Saved entries —
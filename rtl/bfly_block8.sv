// bfly_block8: eight-point DIF butterfly calculating block.
// x[n] in, natural order n = 0..7; y[k] = DFT8(x)[k] out, natural order, in the
// 4-bit fixed-point arithmetic of the cells. ALGO selects the cells:
//
// ALG_SPLIT (default, split-radix):
//   stage 1: two split-radix cells on (x[n], x[n+2], x[n+4], x[n+6]), n = 0, 1,
//            twiddles W8^n and W8^3n; their sums u[0..3] feed the even outputs,
//            their products z1[n], z3[n] the outputs 4k+1 and 4k+3;
//   stage 2: a radix-4 cell (twiddles 1) gives y[0], y[2], y[4], y[6] from u;
//            two radix-2 cells (twiddle 1) give y[1], y[5] from z1 and y[3], y[7]
//            from z3, padded by LAT_R4 - LAT_R2 clocks of flip-flops.
// ALG_MIXED (mixed-radix: radix 2, then radix 4):
//   stage 1: four radix-2 cells on (x[n], x[n+4]), twiddle W8^n;
//   stage 2: two radix-4 cells (twiddles 1), on the sums for the even outputs
//            and on the twiddled differences for the odd outputs.
// ALG_RADIX2 (three ranks of four radix-2 cells, twelve cells):
//   ranks with twiddles W8^n, W4^m and 1; the bit-reversed result is put back
//   in natural order by wiring.
// Every multiplier is kept even where its twiddle is 1, so the block is the
// hardware the cells describe; a synthesis tool folds the trivial ones.
// Latency lat_blk(ALGO) clocks (10, 9 and 12), one eight-point slice per NDIG
// clocks, continuously.
// The cell counts of the mixed-radix and radix-2 blocks follow the source
// design; the arrangement of the cells is the textbook DIF one, chosen here.
module bfly_block8
  import fft_pkg::*;
#(
  parameter algo_e ALGO = ALG_SPLIT
) (
  input  logic  clk,
  input  logic  rst_n,
  input  cdig_t x [R],
  input  tag_t  tag_i,
  output cdig_t y [R],
  output tag_t  tag_o
);

  localparam cword_t ONE = twiddle(0, 8);

  if (ALGO == ALG_MIXED) begin : g_mixed
    cdig_t a [R];
    tag_t  t1 [4];
    tag_t  t_odd;
    for (genvar n = 0; n < 4; n++) begin : g_r2
      r2_cell u_r2 (.clk, .rst_n, .a(x[n]), .b(x[n+4]), .w(twiddle(n, 8)), .tag_i,
                    .y0(a[n]), .y1(a[n+4]), .tag_o(t1[n]));
    end
    r4_cell u_r4e (.clk, .rst_n, .a(a[0]), .b(a[1]), .c(a[2]), .d(a[3]),
                   .w1(ONE), .w2(ONE), .w3(ONE), .tag_i(t1[0]),
                   .y0(y[0]), .y1(y[2]), .y2(y[4]), .y3(y[6]), .tag_o(tag_o));
    r4_cell u_r4o (.clk, .rst_n, .a(a[4]), .b(a[5]), .c(a[6]), .d(a[7]),
                   .w1(ONE), .w2(ONE), .w3(ONE), .tag_i(t1[0]),
                   .y0(y[1]), .y1(y[3]), .y2(y[5]), .y3(y[7]), .tag_o(t_odd));

  end else if (ALGO == ALG_RADIX2) begin : g_radix2
    cdig_t a [R], b [R], c [R];
    tag_t  ta [4], tb [4], tc [4];
    // rank 1: spans of 4, twiddle W8^n
    for (genvar n = 0; n < 4; n++) begin : g_rank1
      r2_cell u_r2 (.clk, .rst_n, .a(x[n]), .b(x[n+4]), .w(twiddle(n, 8)), .tag_i,
                    .y0(a[n]), .y1(a[n+4]), .tag_o(ta[n]));
    end
    // rank 2: spans of 2 inside each half, twiddle W4^m
    for (genvar h = 0; h < 2; h++) begin : g_rank2
      for (genvar m = 0; m < 2; m++) begin : g_cell
        r2_cell u_r2 (.clk, .rst_n, .a(a[4*h+m]), .b(a[4*h+m+2]), .w(twiddle(m, 4)),
                      .tag_i(ta[0]), .y0(b[4*h+m]), .y1(b[4*h+m+2]), .tag_o(tb[2*h+m]));
      end
    end
    // rank 3: neighbours, twiddle 1
    for (genvar q = 0; q < 4; q++) begin : g_rank3
      r2_cell u_r2 (.clk, .rst_n, .a(b[2*q]), .b(b[2*q+1]), .w(ONE), .tag_i(tb[0]),
                    .y0(c[2*q]), .y1(c[2*q+1]), .tag_o(tc[q]));
    end
    // c[i] holds bin bitrev3(i)
    for (genvar i = 0; i < R; i++) begin : g_unscramble
      localparam int BR = ((i & 1) << 2) | (i & 2) | ((i >> 2) & 1);
      assign y[BR] = c[i];
    end
    assign tag_o = tc[0];

  end else begin : g_split
    localparam int PAD = LAT_R4 - LAT_R2;
    cdig_t u [4];
    cdig_t z1 [2], z3 [2];
    tag_t  t_sr [2];
    cdig_t y1p, y5p, y3p, y7p;
    tag_t  t_r2a, t_r2b;

    for (genvar n = 0; n < 2; n++) begin : g_sr
      sr_cell u_sr (
        .clk, .rst_n,
        .a(x[n]), .b(x[n+2]), .c(x[n+4]), .d(x[n+6]),
        .w1(twiddle(n, 8)), .w3(twiddle(3*n, 8)),
        .tag_i,
        .u0(u[n]), .u1(u[n+2]), .z1(z1[n]), .z3(z3[n]),
        .tag_o(t_sr[n])
      );
    end

    r4_cell u_r4 (
      .clk, .rst_n,
      .a(u[0]), .b(u[1]), .c(u[2]), .d(u[3]),
      .w1(ONE), .w2(ONE), .w3(ONE),
      .tag_i(t_sr[0]),
      .y0(y[0]), .y1(y[2]), .y2(y[4]), .y3(y[6]),
      .tag_o(tag_o)
    );

    r2_cell u_r2a (.clk, .rst_n, .a(z1[0]), .b(z1[1]), .w(ONE), .tag_i(t_sr[0]),
                   .y0(y1p), .y1(y5p), .tag_o(t_r2a));
    r2_cell u_r2b (.clk, .rst_n, .a(z3[0]), .b(z3[1]), .w(ONE), .tag_i(t_sr[0]),
                   .y0(y3p), .y1(y7p), .tag_o(t_r2b));

    bs_delay #(.N(PAD), .WIDTH($bits(cdig_t))) u_p1 (.clk, .d(y1p), .q(y[1]));
    bs_delay #(.N(PAD), .WIDTH($bits(cdig_t))) u_p5 (.clk, .d(y5p), .q(y[5]));
    bs_delay #(.N(PAD), .WIDTH($bits(cdig_t))) u_p3 (.clk, .d(y3p), .q(y[3]));
    bs_delay #(.N(PAD), .WIDTH($bits(cdig_t))) u_p7 (.clk, .d(y7p), .q(y[7]));
  end

endmodule
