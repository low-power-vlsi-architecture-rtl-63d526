// csa_ceac -- N-bit carry-save adder with complemented end-around carry.
//
// A modulo 2^N+1 3:2 compressor. It is the EAC compressor with one change:
// the carry leaving the top bit (weight 2^N, which is -1 modulo 2^N+1) is
// inverted before it re-enters at bit 0, by a Feynman gate with its second
// input tied to 1. Since -c == (1 - c) - 1, the outputs satisfy
//   (sum + carry) mod (2^N+1) == (x + y + z + 1) mod (2^N+1)
// so every CEAC stage adds a constant 1 that the user of the compressor
// must take off again (the forward converter folds it into one constant
// operand). Purely combinational, one full adder of delay.
// The inverted end-around carry follows the source design; the gate used for
// the inversion and the +1 bookkeeping are this design's own working.
module csa_ceac #(
  parameter int unsigned N = 4
) (
  input  logic [N-1:0] x,
  input  logic [N-1:0] y,
  input  logic [N-1:0] z,
  output logic [N-1:0] sum,
  output logic [N-1:0] carry
);
  logic [N-1:0] fa_carry;
  logic         top_carry_n;
  logic         unused_copy;

  for (genvar i = 0; i < N; i++) begin : g_fa
    logic unused_p, unused_q;
    hng_gate u_hng (
      .a(x[i]), .b(y[i]), .c(z[i]), .d(1'b0),
      .p(unused_p), .q(unused_q), .r(sum[i]), .s(fa_carry[i])
    );
  end

  // Feynman gate with B = 1 complements the end-around carry.
  feynman_gate u_not (
    .a(fa_carry[N-1]), .b(1'b1), .p(unused_copy), .q(top_carry_n)
  );

  always_comb carry = {fa_carry[N-2:0], top_carry_n};
endmodule
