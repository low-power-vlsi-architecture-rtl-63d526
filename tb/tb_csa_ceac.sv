// tb_csa_ceac -- checks the modulo 2^N+1 carry-save adder with
// complemented end-around carry.
// N = 4: all 4096 triples; N = 6: 20000 random triples. Expected:
// (sum + carry - 1) mod (2^N+1) == (x + y + z) mod (2^N+1).
module tb_csa_ceac;
  int checks = 0, failures = 0;

  logic [3:0] x4, y4, z4, s4, c4;
  logic [5:0] x6, y6, z6, s6, c6;

  csa_ceac #(.N(4)) dut4 (.x(x4), .y(y4), .z(z4), .sum(s4), .carry(c4));
  csa_ceac #(.N(6)) dut6 (.x(x6), .y(y6), .z(z6), .sum(s6), .carry(c6));

  initial begin
    #10000000;
    failures++;
    $display("watchdog expired");
    $display("TB_RESULT checks=%0d failures=%0d", checks, failures);
    $finish;
  end

  initial begin
    for (int v = 0; v < 4096; v++) begin
      {x4, y4, z4} = 12'(v);
      #1;
      checks++;
      if ((int'(s4) + int'(c4) - 1 + 17) % 17 != (int'(x4) + int'(y4) + int'(z4)) % 17) begin
        failures++;
        if (failures < 10) $display("FAIL N=4 %0d %0d %0d -> %0d %0d", x4, y4, z4, s4, c4);
      end
    end
    for (int v = 0; v < 20000; v++) begin
      x6 = 6'($urandom); y6 = 6'($urandom); z6 = 6'($urandom);
      #1;
      checks++;
      if ((int'(s6) + int'(c6) - 1 + 65) % 65 != (int'(x6) + int'(y6) + int'(z6)) % 65) begin
        failures++;
        if (failures < 10) $display("FAIL N=6 %0d %0d %0d -> %0d %0d", x6, y6, z6, s6, c6);
      end
    end
    $display("TB_RESULT checks=%0d failures=%0d", checks, failures);
    $finish;
  end
endmodule
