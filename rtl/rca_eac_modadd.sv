// rca_eac_modadd -- modulo 2^N-1 ripple-carry adder with end-around carry.
//
// Two rows. The first is an N-bit ripple-carry adder of a, b and cin made of
// HNG gates (fourth input 0). Its carry-out has weight 2^N == 1 modulo
// 2^N-1, so it is fed around to the second row, a ripple chain of Peres
// gates used as half adders (third input 0), which adds it to the first
// row's sum. The second row's own carry-out is dropped.
// Result: s == (a + b + cin) mod (2^N-1), where zero may appear as all ones
// (the usual double representation of zero in modulo 2^N-1 arithmetic).
// With cin = 1 and a = b = 2^N-1 (both "zero") the result is 0 instead of 1;
// the converters and channels of this design tie cin to 0.
// Purely combinational; the critical path runs through both rows.
// Cost as built: N HNG + N Peres gates, 2N constant inputs, 3N garbage
// outputs. Structure follows the source design.
module rca_eac_modadd #(
  parameter int unsigned N = 4
) (
  input  logic [N-1:0] a,
  input  logic [N-1:0] b,
  input  logic         cin,
  output logic [N-1:0] s
);
  logic [N:0]   c1;   // first-row carries
  logic [N-1:0] s1;   // first-row sum
  logic [N:0]   c2;   // second-row carries

  assign c1[0] = cin;
  assign c2[0] = c1[N];  // end-around carry

  for (genvar i = 0; i < N; i++) begin : g_bit
    logic unused_hp, unused_hq, unused_pp;
    hng_gate u_fa (
      .a(a[i]), .b(b[i]), .c(c1[i]), .d(1'b0),
      .p(unused_hp), .q(unused_hq), .r(s1[i]), .s(c1[i+1])
    );
    peres_gate u_ha (
      .a(s1[i]), .b(c2[i]), .c(1'b0),
      .p(unused_pp), .q(s[i]), .r(c2[i+1])
    );
  end

  logic unused_c2;
  assign unused_c2 = c2[N];
endmodule
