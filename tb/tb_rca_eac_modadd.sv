// tb_rca_eac_modadd -- checks the modulo 2^N-1 ripple-carry adder with
// end-around carry.
// N = 4: every a, b, cin; N = 9: 20000 random vectors. Expected value
// (a + b + cin) mod (2^N-1) by integer arithmetic; the result may also be
// all ones when that value is 0. The one known exception, a = b = 2^N-1
// with cin = 1, is skipped. Counts how often the end-around carry fired.
module tb_rca_eac_modadd;
  int checks = 0, failures = 0, eac_seen = 0;

  logic [3:0] a4, b4, s4;
  logic [8:0] a9, b9, s9;
  logic       cin4, cin9;

  rca_eac_modadd #(.N(4)) dut4 (.a(a4), .b(b4), .cin(cin4), .s(s4));
  rca_eac_modadd #(.N(9)) dut9 (.a(a9), .b(b9), .cin(cin9), .s(s9));

  function automatic bit mod_ok(int r, int v, int m);
    return (r == v % m) || (r == m && v % m == 0);
  endfunction

  initial begin
    #10000000;
    failures++;
    $display("watchdog expired");
    $display("TB_RESULT checks=%0d failures=%0d", checks, failures);
    $finish;
  end

  initial begin
    cin9 = 1'b0; a9 = '0; b9 = '0;
    for (int v = 0; v < 512; v++) begin
      {cin4, a4, b4} = 9'(v);
      if (cin4 && a4 == 4'hf && b4 == 4'hf) continue;
      #1;
      checks++;
      if (int'(a4) + int'(b4) + int'(cin4) >= 16) eac_seen++;
      if (!mod_ok(int'(s4), int'(a4) + int'(b4) + int'(cin4), 15)) begin
        failures++;
        if (failures < 10) $display("FAIL N=4 %0d+%0d+%0d -> %0d", a4, b4, cin4, s4);
      end
    end
    for (int v = 0; v < 20000; v++) begin
      a9 = 9'($urandom); b9 = 9'($urandom); cin9 = 1'($urandom);
      if (cin9 && a9 == '1 && b9 == '1) continue;
      #1;
      checks++;
      if (!mod_ok(int'(s9), int'(a9) + int'(b9) + int'(cin9), 511)) begin
        failures++;
        if (failures < 10) $display("FAIL N=9 %0d+%0d+%0d -> %0d", a9, b9, cin9, s9);
      end
    end
    checks++;
    if (eac_seen == 0) failures++;
    $display("end-around carry used in %0d vectors", eac_seen);
    $display("TB_RESULT checks=%0d failures=%0d", checks, failures);
    $finish;
  end
endmodule
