// bk_adder -- N-bit Brent-Kung parallel-prefix binary adder.
//
// Three parts, as in any prefix adder:
//   1. bit level: a Peres gate per bit (third input 0) gives
//      p_i = a_i ^ b_i and g_i = a_i & b_i;
//   2. the Brent-Kung prefix tree (bk_prefix_tree) gives G(i:0), P(i:0);
//   3. one carry level folds in the carry-in, c_(i+1) = G(i:0) | P(i:0)&cin
//      (a Peres gate again, the two terms being exclusive), and a Feynman
//      gate per bit forms s_i = p_i ^ c_i.
// cout = c_N. Purely combinational; the depth is 2log2(N)-1 prefix levels
// plus the carry level. The Brent-Kung tree follows the source design; the
// gate mapping and the carry-in level are this design's own.
module bk_adder #(
  parameter int unsigned N = 16
) (
  input  logic [N-1:0] a,
  input  logic [N-1:0] b,
  input  logic         cin,
  output logic [N-1:0] s,
  output logic         cout
);
  logic [N-1:0] g, p, G, P;
  logic [N:0]   c;

  for (genvar i = 0; i < N; i++) begin : g_pg
    logic unused_pa;
    peres_gate u_pg (
      .a(a[i]), .b(b[i]), .c(1'b0), .p(unused_pa), .q(p[i]), .r(g[i])
    );
  end

  bk_prefix_tree #(.N(N)) u_tree (.g(g), .p(p), .G(G), .P(P));

  assign c[0] = cin;
  for (genvar i = 0; i < N; i++) begin : g_sum
    logic unused_ca, unused_cb, unused_sa;
    peres_gate u_cin (
      .a(P[i]), .b(cin), .c(G[i]), .p(unused_ca), .q(unused_cb), .r(c[i+1])
    );
    feynman_gate u_sum (.a(c[i]), .b(p[i]), .p(unused_sa), .q(s[i]));
  end

  assign cout = c[N];
endmodule
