// tb_bk_adder -- checks the Brent-Kung binary adder at several widths.
// N = 4 (the 4-bit tree): every a, b, cin. N = 16 (default), 5, 7 and 12
// (incomplete trees): 20000 random vectors each, plus all-ones + 1 carry
// chains. Expected: {cout, s} == a + b + cin by integer arithmetic.
module tb_bk_adder;
  int checks = 0, failures = 0;

  logic [3:0]  a4, b4, s4;
  logic [15:0] a16, b16, s16;
  logic [4:0]  a5, b5, s5;
  logic [6:0]  a7, b7, s7;
  logic [11:0] a12, b12, s12;
  logic        ci4, ci16, ci5, ci7, ci12, co4, co16, co5, co7, co12;

  bk_adder #(.N(4))  dut4  (.a(a4),  .b(b4),  .cin(ci4),  .s(s4),  .cout(co4));
  bk_adder           dut16 (.a(a16), .b(b16), .cin(ci16), .s(s16), .cout(co16));
  bk_adder #(.N(5))  dut5  (.a(a5),  .b(b5),  .cin(ci5),  .s(s5),  .cout(co5));
  bk_adder #(.N(7))  dut7  (.a(a7),  .b(b7),  .cin(ci7),  .s(s7),  .cout(co7));
  bk_adder #(.N(12)) dut12 (.a(a12), .b(b12), .cin(ci12), .s(s12), .cout(co12));

  task automatic check(string tag, longint got, longint exp);
    checks++;
    if (got != exp) begin
      failures++;
      if (failures < 10) $display("FAIL %s got %0d expected %0d", tag, got, exp);
    end
  endtask

  initial begin
    #10000000;
    failures++;
    $display("watchdog expired");
    $display("TB_RESULT checks=%0d failures=%0d", checks, failures);
    $finish;
  end

  initial begin
    for (int v = 0; v < 512; v++) begin
      {ci4, a4, b4} = 9'(v);
      #1;
      check("N=4", longint'({co4, s4}), longint'(a4) + b4 + ci4);
    end
    for (int v = 0; v < 20002; v++) begin
      if (v < 2) begin
        a16 = '1; b16 = 16'(v ^ 1); ci16 = 1'(v);
        a5 = '1;  b5 = 5'(v ^ 1);   ci5 = 1'(v);
        a7 = '1;  b7 = 7'(v ^ 1);   ci7 = 1'(v);
        a12 = '1; b12 = 12'(v ^ 1); ci12 = 1'(v);
      end else begin
        a16 = 16'($urandom); b16 = 16'($urandom); ci16 = 1'($urandom);
        a5 = 5'($urandom);   b5 = 5'($urandom);   ci5 = 1'($urandom);
        a7 = 7'($urandom);   b7 = 7'($urandom);   ci7 = 1'($urandom);
        a12 = 12'($urandom); b12 = 12'($urandom); ci12 = 1'($urandom);
      end
      #1;
      check("N=16", longint'({co16, s16}), longint'(a16) + b16 + ci16);
      check("N=5",  longint'({co5, s5}),   longint'(a5) + b5 + ci5);
      check("N=7",  longint'({co7, s7}),   longint'(a7) + b7 + ci7);
      check("N=12", longint'({co12, s12}), longint'(a12) + b12 + ci12);
    end
    $display("TB_RESULT checks=%0d failures=%0d", checks, failures);
    $finish;
  end
endmodule
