// bk_modadd -- modulo 2^N-1 parallel-prefix adder (Brent-Kung, end-around
// carry).
//
// Same three parts as bk_adder, except that the carry fed into the carry
// level is the adder's own carry-out G(N-1:0) (weight 2^N == 1 modulo
// 2^N-1). Because G(N-1:0) comes out of the prefix tree before the carry
// level, there is no combinational loop; the end-around carry costs one
// prefix level, which is the small overhead of a modulo 2^N-1 prefix adder
// over a plain one:
//   c_0 = G(N-1:0),  c_(i+1) = G(i:0) | P(i:0) & G(N-1:0),  s_i = p_i ^ c_i.
// Result: s == (a + b) mod (2^N-1), zero possibly shown as all ones (when
// a + b == 2^N-1). Purely combinational. The end-around-carry prefix scheme
// is this design's own way of making the Brent-Kung adder modular.
module bk_modadd #(
  parameter int unsigned N = 4
) (
  input  logic [N-1:0] a,
  input  logic [N-1:0] b,
  output logic [N-1:0] s
);
  logic [N-1:0] g, p, G, P;
  logic [N:0]   c;

  for (genvar i = 0; i < N; i++) begin : g_pg
    logic unused_pa;
    peres_gate u_pg (
      .a(a[i]), .b(b[i]), .c(1'b0), .p(unused_pa), .q(p[i]), .r(g[i])
    );
  end

  bk_prefix_tree #(.N(N)) u_tree (.g(g), .p(p), .G(G), .P(P));

  assign c[0] = G[N-1];   // end-around carry
  for (genvar i = 0; i < N; i++) begin : g_sum
    logic unused_ca, unused_cb, unused_sa;
    peres_gate u_eac (
      .a(P[i]), .b(G[N-1]), .c(G[i]), .p(unused_ca), .q(unused_cb), .r(c[i+1])
    );
    feynman_gate u_sum (.a(c[i]), .b(p[i]), .p(unused_sa), .q(s[i]));
  end

  logic unused_c;
  assign unused_c = c[N];
endmodule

About this task — Copy out each line of the records above that includes "weight".

The completed task —
// the carry leaving the top bit (weight 2^N, which is -1 modulo 2^N+1) is
// HNG gates (fourth input 0). Its carry-out has weight 2^N == 1 modulo
// level is the adder's own carry-out G(N-1:0) (weight 2^N == 1 modulo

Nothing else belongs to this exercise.